Market Failure: Market Imperfections (AQA A Level Economics)
Revision Note
Written by: Claire France
Reviewed by: Steve Vorster
Imperfect Information & Market Failure
Information gaps exist in nearly all free markets and distort market outcomes, resulting in partial market failure
One of the underlying assumptions of a free market is that there is perfect information in the market
Buyers and sellers have the same level of information about the good/service. This is called symmetric information
Asymmetric (imperfect) information distorts socially optimal prices and quantities in markets, resulting in over- or under-provision of goods/services
Imperfect information refers to a situation when buyers and/or sellers have inaccurate information or do not have all the information necessary to make an informed decision
This distorts socially optimal prices and quantities in markets, resulting in over- or under-provision of goods and services and market failure
Sellers may be aware of product defects which are not communicated to buyers
Goods and services with dangerous side effects would be sold in lower quantities if buyers were aware of these effects (consider the VW emissions scandal). Fewer factors of production should be allocated towards producing these
Similarly, goods and services with extra benefits would be sold in higher quantities if buyers were aware of them. More factors of production should be allocated towards producing these
Monopoly Power & Market Failure
Market power refers to the ability of a firm to influence and control the conditions in a specific market, allowing them to have a significant impact on price, output, and other market variables
A pure monopoly exists when there is only one producer in the market.
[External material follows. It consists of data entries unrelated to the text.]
// tb_decoder -- self-checking test of the decoder.
// Part 1: a random serial stream with zero runs is coded with the encoder
// model of hdb3_ref_pkg and fed to rx0/rx1. main_out must equal the serial
// bit coded at model edge n, four edges after the line value is sampled
// (stage 3), no error may be raised after the first cycles, and special
// patterns must be recognised. Part 2: random line values (with errors); all
// outputs are compared with the decoder model every cycle and each error pin
// must go low at least once.
// The error kinds, the pattern and the active-low flag pins follow the
// original; the stimulus and the alignment of flags with main_out are this
// design's own.
module tb_decoder;
  import hdb3_ref_pkg::*;
  logic clk = 0, rx0 = 0, rx1 = 0, clr_n = 1, pre_n = 1;
  logic main_out, a_shift, b_shift, sp_state, sp_en;
  logic both_n, d0_n, d1_n, fz_n, error_n;
  enc_model e = new();
  dec_model m = new();
  int checks = 0, failures = 0, patterns = 0, run_left = 0;
  int seen[4] = '{0, 0, 0, 0};
  bit data_hist[$];

  decoder dut (.clk(clk), .rx0(rx0), .rx1(rx1), .clr_n(clr_n), .pre_n(pre_n),
               .main_out(main_out), .a_shift(a_shift), .b_shift(b_shift),
               .sp_state(sp_state), .sp_en(sp_en), .both_2ones_n(both_n),
               .d0_2ones_n(d0_n), .d1_2ones_n(d1_n), .four_zeros_n(fz_n), .error_n(error_n));

  always #5 clk = ~clk;

  task automatic expect_eq(string what, logic got, logic exp);
    checks++;
    if (got !== exp) begin
      failures++;
      if (failures < 10) $display("%t %s: got %b exp %b", $time, what, got, exp);
    end
  endtask

  task automatic compare_model();
    expect_eq("main_out", main_out, m.main_out);
    expect_eq("sp_state", sp_state, m.detect);
    expect_eq("sp_en", sp_en, m.win);
    expect_eq("a_shift", a_shift, m.a[3]);
    expect_eq("b_shift", b_shift, m.b[3]);
    expect_eq("both_n", both_n, !m.both);
    expect_eq("d0_n", d0_n, !m.d0);
    expect_eq("d1_n", d1_n, !m.d1);
    expect_eq("four_zeros_n", fz_n, !m.fz);
    expect_eq("error_n", error_n, !m.error);
  endtask

  function automatic bit next_bit();
    if (run_left > 0) begin run_left--; return 0; end
    if ($urandom_range(0, 9) == 0) begin run_left = $urandom_range(2, 12); return 0; end
    return 1'($urandom_range(0, 1));
  endfunction

  initial begin : watchdog
    repeat (20000) @(posedge clk);
    failures++;
    $display("TB_RESULT checks=%0d failures=%0d", checks, failures);
    $finish;
  end

  initial begin
    #1 clr_n = 0;
    #1 e.reset();
    m.reset();
    @(negedge clk);
    clr_n = 1;
    // Part 1: valid code
    for (int i = 0; i < 5000; i++) begin
      bit d;
      d = next_bit();
      e.clock(d);              // line value for this cycle
      data_hist.push_front(d);
      rx0 = e.tx0; rx1 = e.tx1;
      @(posedge clk);
      m.clock(rx0, rx1);
      #1;
      compare_model();
      if (sp_state) patterns++;
      // the bit given to the encoder model at step k is on the lines at step
      // k+4 and reaches stage 3 three edges later: main_out at step k+7
      if (i >= 7) expect_eq("data", main_out, data_hist[7]);
      if (i >= 6) expect_eq("no error", error_n, 1'b1);
      if (data_hist.size() > 10) void'(data_hist.pop_back());
      @(negedge clk);
    end
    // Part 2: arbitrary line values
    for (int i = 0; i < 3000; i++) begin
      {rx0, rx1} = ($urandom_range(0, 3) == 0) ? 2'b00 : 2'($urandom);
      if (i % 40 < 4) {rx0, rx1} = {hdb3_pkg::SPEC_TX0[3 - i % 4], hdb3_pkg::SPEC_TX1[3 - i % 4]};
      @(posedge clk);
      m.clock(rx0, rx1);
      #1;
      compare_model();
      seen[0] += int'(!both_n); seen[1] += int'(!d0_n); seen[2] += int'(!d1_n); seen[3] += int'(!fz_n);
      if (i == 2000) begin
        #1 pre_n = 0;
        m.a = '1; m.b = '1; m.rem = 0;  // preset: all line stages 1, counter idle
        m.eval();
        #1 pre_n = 1;
        compare_model();
      end
      @(negedge clk);
    end
    $display("patterns=%0d errors seen both=%0d d0=%0d d1=%0d fz=%0d", patterns, seen[0], seen[1], seen[2], seen[3]);
    if (patterns < 20) failures++;
    foreach (seen[k]) if (seen[k] == 0) failures++;
    $display("TB_RESULT checks=%0d failures=%0d", checks, failures);
    $finish;
  end
endmodule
A firm with monopoly power controls over 25% of the market share (in the UK) and, as such can act as a pure monopoly
Monopolies have market power and can set higher prices for consumers to earn abnormal profits
Monopoly markets are characterised by high barriers to entry making it difficult for other firms to join the market
There is no incentive for a monopoly power to be economically efficient which leads to higher prices and reduces consumer welfare
Markets are not allocatively efficient and a misallocation of scarce resources results in market failure
In a monopoly market, consumers pay a higher price and firms produce lower output than under firms in perfect compeition
Scarce resources are not allocated efficiently, resulting in a market failure
Factor Immobility & Market Failure
The mobility of the factors of production refers to how easily firms can switch between different factors of production
The more mobile the factors, the more flexibility there will be in production
E.g. If a firm can produce both cars and trucks on its production line, and switching from one to the other only requires a few simple changes to some robotic arm extensions, then its capital is very mobile
This means that the firm can be very responsive to changes in demand for cars and trucks and is likely to make more profit
Factor immobility occurs because of difficulties in reallocating factors of production to alternative uses
If factors are immobile, then markets will find it difficult to clear when there is a change in supply and demand
E.g If demand increases but supply is fixed due to immobile factors of production, it will take time for a new market equilibrium to be reached
This can result in the misallocation of resources, leading to market failure
Land, capital and labour can all be immobile
Enterprise encompasses a worker who combines the other factors of production to earn profit
Enterprise is generally very mobile, as the skills involved can be applied in every industry. Someone who has borne risks and organised factors of production in the car industry should be able replicate this in the retail industry too
All natural resources that come from the earth and are used in the production of goods or services
Factor Mobility of Land, Capital & Labour
|
|
---|---|
Land |
|
Capital
|
|
Labour |
|
Worked Example
Immobility of labour may lead to a misallocation of resources and market failure because
It decreases unemployment rates
The education and training needed to reduce labour immobility is a public good
It prevents workers from moving to areas with better job opportunities, causing inefficiencies
The immobility of factors of production is a negative externality in production
Answer
C. It prevents workers from moving to areas with better job opportunities, causing inefficiencies
This is due to geographical mobility, labour is immobile and workers may not be able to move to areas where there is a higher demand for their skills or where there are more job opportunities. This can result in a situation where there are labour shortages in some regions while other regions experience high unemployment rates. Resources are not efficiently allocated across different sectors and regions of the economy
Last updated:
You've read 0 of your 5 free revision notes this week
Sign up now. It’s free!
Did this page help you?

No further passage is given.